REYNIER IS understandably proud of what he has achieved in Marseilles, and for the time being he has no plans to change a winning formula.

“I would, of course, consider carefully any proposition,” he says, “but why would I want to move when things are going well? I also believe it is very difficult for a trainer to move base.

“You get used to using the same tracks and places, and for any trainer to move is to create new and different challenges and problems. Monsieur Seroul has 55 horses and I have 40 boxes of my own and have no plans to take on any more.

“I get up at 3.30am every morning and have the time to go around all of the horses in my care before work begins. If I had more boxes and more horses it would be a different job, a different life, and it would also involve taking a greater financial risk as in France it is expensive to employ people.

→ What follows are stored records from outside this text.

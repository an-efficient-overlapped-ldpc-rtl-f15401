# Overlapped LDPC decoder for an upper-dual-diagonal quasi-cyclic code

A sum-product LDPC decoder spends each iteration in two parts: the check node
update (CNU) and the variable node update (VNU). Each part needs the other's
results, so a plain decoder runs them one after the other and half of the
hardware is idle at any time. This decoder runs part of the VNU at the same time
as the CNU. It can do so because of the way the parity part of the
parity-check matrix is built (an *upper-dual-diagonal* structure). The schedule
is fixed and simple, and does not depend on the shift values of the code.

For the 2304-bit rate-1/2 WiMAX/WiBro-style code used here, one iteration takes
**25 clock cycles instead of 36** (30.6 % fewer). A complete 12-iteration decode
takes 302 cycles, counted from the initialisation cycle to the output strobe.

## The code

The parity-check matrix H is quasi-cyclic. It is described by a 12 x 24 *base
matrix*. Each entry stands for an L x L block, with L = 96 by default. An entry
is either a zero block or an identity matrix cyclically shifted by *s*. In that
block, check *i* of the block row connects to variable *(i + s) mod L* of the
block column.

* **Columns 0-11: information part H1.** These columns carry the IEEE 802.16e
  rate-1/2 shift values for z = 96. Their column degrees are 3 or 6, and their
  ones are spread over all rows.
* **Columns 12-23: parity part H2, upper-dual-diagonal.** Block row *r* has
  unshifted identity blocks in parity columns *r* and *r + 1*. The last row has
  one only in the last parity column:

  ```
          parity col  12 13 14 ... 22 23
          row  0       I  I
          row  1          I  I
          ...
          row 10                   I  I
          row 11                      I
  ```

Encoding is a back-substitution from the bottom row up, with no Gaussian
elimination: p11 = s11, then p_r = s_r xor p_(r+1), where s_r is the syndrome of
the information bits for block row r. The testbench encoder works this way.

The whole matrix lives in `rtl/ldpc_pkg.sv`. That file holds the table `H1`,
the function `base_shift` that adds the parity part, and constant functions
that derive the edge tables from them. There are 73 non-zero blocks
("edges"). A row has at most 7 of them and a column at most 6. For L < 96
the shifts are scaled to floor(s·L/96), the 802.16e rule. The testbenches
use this to run small instances. To use another code, replace `H1` and, if
needed, `MB`/`NB`. Everything else is computed from them.

**The H1 shift values are recalled from 802.16e and have not been checked
against the standard's text.** The decoder is correct for any shift table, but
check the table before claiming interoperability.

## The overlapped schedule (the key idea)

The hardware handles one block row of L check nodes, or one block column of L
variable nodes, per clock. Rows are always processed top to bottom. Because of
the upper-dual-diagonal shape, parity column 12+j touches only rows j-1 and j.
So as soon as row j has finished its CNU, column 12+j is ready. It can be
updated in the next cycle, while the CNU moves on to row j+1. The information
columns touch rows all over the matrix, so they must wait for the last row.

| step t | CNU (block row) | VNU (block column) |
|---|---|---|
| 0 | row 0 | — |
| 1 … 11 | row t | parity column 12+t−1 (its rows t−2, t−1 are done) |
| 12 | — | parity column 23 |
| 13 … 24 | — | information column t−13 |

That is 1 + 11 overlapped + 13 = 25 steps per iteration, against 12 + 24 = 36
for rows-then-columns. In each step the row and the column never share an edge.
Every column is read only after all of its rows were written in an earlier
cycle. Every row of the next iteration is read only after all of its columns
were written. The decoder therefore gives exactly the same results as a
textbook *flooding* sum-product decoder. The end-to-end testbench relies on
this and compares the two bit for bit.

An ordinary (lower) dual-diagonal parity part would make the first parity
column depend on rows 0 and 1. The overlap would then start one step later and
save only 10 steps per iteration. The upper form saves 11.

The same 25-step pattern holds for any MB x NB matrix of this shape. The
savings are MB−1 steps out of MB+NB. The original publication quotes larger savings for
rates 2/3, 3/4 and 5/6 (22.9 %, 18.3 %, 13.1 %) than this schedule gives
(21.9 %, 16.7 %, 10.7 %). Only the rate-1/2 figure (30.6 %) is matched, and it
is the one the latency results refer to.

## Block structure

```
in_llr ──► ldpc_init_buffer ──(1-cycle copy)──► ldpc_msg_regfile ◄──► ldpc_cnu_block
 (L LLRs/beat)                                   edge messages   ◄──► ldpc_vnu_block
                                                 channel LLRs
                     ldpc_ctrl ── row / column selects, write enables
                                                 decision register ──► hard_out
```

* **`ldpc_init_buffer`** collects one codeword, one block column (L LLRs) per
  valid/ready beat, for 24 beats. It then hands the whole codeword over in a
  single cycle. The next codeword can be loaded while the current one is
  decoded. It also saturates -32 to -31.
* **`ldpc_msg_regfile`** holds one 6-bit register per edge and lane, 7008 at
  L = 96. At any time a register holds either the variable-to-check or the
  check-to-variable message. Each edge is first overwritten by its row's CNU
  and later by its column's VNU, so one register is enough. Messages are
  stored in variable order. The check port applies each edge's cyclic shift as
  fixed wiring, because the shifts are constants. There are two independent
  ports:
  * the check port reads and writes a whole block row;
  * the variable port reads and writes a whole block column, plus the channel
    LLRs and the decision register.

  An assertion checks that the two ports never hit the same edge in one cycle.
* **`ldpc_cnu_block`** has L lanes and is combinational. Per lane it computes
  the sum-product check update in the phi domain. It sums phi(|q|) over the
  row, then subtracts each input's own term and applies phi again. The output
  sign is the XOR of the other inputs' signs.
* **`ldpc_vnu_block`** has L lanes and is combinational. For each lane it
  computes total = channel + Σ incoming messages. Each edge gets total minus
  its own message, saturated. The decision bit is the sign of total.
* **`ldpc_ctrl`** runs the table above for N_ITER iterations (12 by default).
  It enables decision writes in the last iteration, and it keeps step counters
  for observation.
* **`ldpc_decoder`** is the top level and wires the blocks together.

### Number format

All messages and LLRs are 6-bit two's complement with 2 fractional bits
(range ±7.75), saturated to ±31 so that negation is always exact. A positive
LLR means bit 0.

phi(x) = −ln(tanh(x/2)) is a 32-entry table: `phi_q(k) = min(31, round(4·phi(k/4)))`,
with `phi_q(0) = 31`. The table is coarse: phi(x) rounds to 0 from x = 3.0 up.
Wider messages or a finer phi grid would decode better. Changing them means
editing `W` and `phi_q` in the package.

## Interface and timing of `ldpc_decoder`

Parameters:

| parameter | default | meaning |
|---|---|---|
| `L` | 96 | expansion factor, which is also the number of lanes |
| `N_ITER` | 12 | number of decoding iterations |

Ports:

| port | dir | width | meaning |
|---|---|---|---|
| `clk`, `rst_n` | in | 1 | clock; asynchronous active-low reset |
| `in_valid`, `in_ready` | in/out | 1 | input handshake; a beat is taken when both are high |
| `in_llr` | in | L × 6 | channel LLRs of block column c (variables c·L … c·L+L−1), columns 0…23 in order |
| `busy` | out | 1 | update steps running |
| `out_valid` | out | 1 | one-cycle pulse: `hard_out` holds the result |
| `hard_out` | out | 24 × L | decided code bits, `[c][j]` = bit c·L+j; columns 0–11 are the information bits |
| `iter` | out | 8 | current iteration |
| `n_cnu`, `n_vnu`, `n_overlap` | out | 16 | steps with a CNU, a VNU, and both at once, for the current or last decode |

Timing:

* The cycle after the 24th beat is the initialisation cycle, provided the
  decoder is idle.
* Then come N_ITER × 25 busy cycles.
* `out_valid` follows one cycle later: 2 + 25·N_ITER = 302 cycles from the
  initialisation cycle, counted inclusively.
* If the next codeword was loaded during the decode, the next initialisation
  cycle immediately follows the last busy cycle. Back to back, that is one
  codeword every 301 cycles.
* `hard_out` stays valid until the last iteration of the next codeword begins.

There is no early termination: the number of iterations is fixed.

For other code rates using shortening and puncturing, no extra hardware is
needed:

* feed shortened (known-zero) bits as +31;
* feed punctured bits as 0.

## Performance against the reference numbers

| quantity | target | this RTL |
|---|---|---|
| cycles per iteration, overlapped vs rows-then-columns | 25 vs 36 | 25 vs 36 |
| 12-iteration decode at 100 MHz | 3,040 ns | 3,020 ns (302 cycles) |
| back-to-back rate at a 13 ns clock (target 531 Mbps) | 531 Mbps | 2304 bits / (301 × 13 ns) = 589 Mbps |

Gate counts and power (a 90 nm synthesis, voltage scaling to 0.7 V) are not
reproduced by RTL simulation.

## How far it can be trusted

Each block has a self-checking testbench in `tb/` that compares the block
against values computed independently in the testbench:

| testbench | what it checks |
|---|---|
| `tb_ldpc_cnu_block` | 3000 random vectors against the SPA rule, with phi computed in floating point |
| `tb_ldpc_vnu_block` | 3000 random vectors, saturation included |
| `tb_ldpc_ctrl` | the schedule against the data dependencies of H (not against a copy of the step table), once per row and column per iteration, 25 cycles and 11 overlaps per iteration, latency |
| `tb_ldpc_init_buffer` | filling with gaps, backpressure when full, -32 saturation, one-cycle take |
| `tb_ldpc_msg_regfile` | every row and column port read and write against its own expanded-matrix model, including a simultaneous row and column write |
| `tb_ldpc_decoder` | L = 24, 6 frames streamed back to back (details below) |
| `tb_ldpc_decoder_full` | default size (L = 96, 2304 bits, 12 iterations), one frame with about 190 channel errors (details below) |

`tb_ldpc_decoder` runs at L = 24 with the full 12 iterations:

* every decision is compared with a flooding reference decoder (`tb/ldpc_ref_pkg.sv`);
* low-noise frames must decode to the codeword that was sent;
* it checks busy-cycle counts, the one-cycle gap between decodes, and the step counters;
* it counts overlap steps, loads during a decode, back-to-back starts, input saturation and corrected frames.

`tb_ldpc_decoder_full` checks that the result matches the reference decoder bit
for bit and equals the codeword that was sent. It also checks the 302-cycle
latency.

What is not verified:

* the decoding performance (BER against Eb/N0) of the chosen fixed-point format;
* the 802.16e shift values themselves.

## Departures and choices

The following come from the design this RTL implements:

* the upper-dual-diagonal parity structure;
* a 12 × 24 base matrix with L = 96;
* one block row or column of L nodes per clock;
* a one-cycle buffered initialisation;
* 12 fixed iterations;
* the overlap of the CNU of rows 2…12 with the VNU of the parity columns.

The following were chosen here:

* the storage organisation (one shared register per edge, variable order, fixed rotations);
* the 6-bit message format and the phi table;
* the column-per-beat input with valid/ready;
* the registered `out_valid`;
* the observation counters;
* the L-scaling of the shifts;
* the exact step order of the information columns (0…11, after the last parity column).

The codeword length is the build-time parameter `L`. The original publication
stresses that the structure suits variable codeword lengths. Switching the
length at run time, as 802.16e does for z = 24…96, would need run-time
barrel shifters in place of the fixed rotations, and that is not built.

The rows-then-columns decoder used as the comparison baseline is not included.

## Simulating

Plain Verilator 5, from the directory that holds `rtl/` and `tb/`:

```
verilator --binary --timing --assert -Wno-fatal --top-module tb_ldpc_decoder \
  rtl/ldpc_pkg.sv tb/ldpc_ref_pkg.sv rtl/ldpc_init_buffer.sv rtl/ldpc_ctrl.sv \
  rtl/ldpc_msg_regfile.sv rtl/ldpc_cnu_block.sv rtl/ldpc_vnu_block.sv \
  rtl/ldpc_decoder.sv tb/tb_ldpc_decoder.sv
./obj_dir/Vtb_ldpc_decoder
```

* Swap the top module and the last file to run another testbench.
* Each testbench ends with `TB_RESULT checks=N failures=M`.
* The full-size testbench builds in about half a minute and simulates in well
  under a second.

In my yard we are less than 15 who work full time; we are a family and it is this, and the contact with the horses themselves, that I enjoy the most

Reynier’s progression to the top five trainers in France has not followed any of the usual paths.

He had almost no contact with any type of horse until he was 15, and his family had no connection with racing and the closed world of racing’s professionals.

“When I did go racing with my father,” he says, “we were always with the public on the outside looking in as he didn’t have the badges to go to the stables or into the paddock.”

Reynier has made his own place in the racing world, and he has done it from his home base in Marseilles. In such a competitive world nothing can ever be taken for granted, but for the immediate future Reynier is in a position where he can afford to continue on his own route.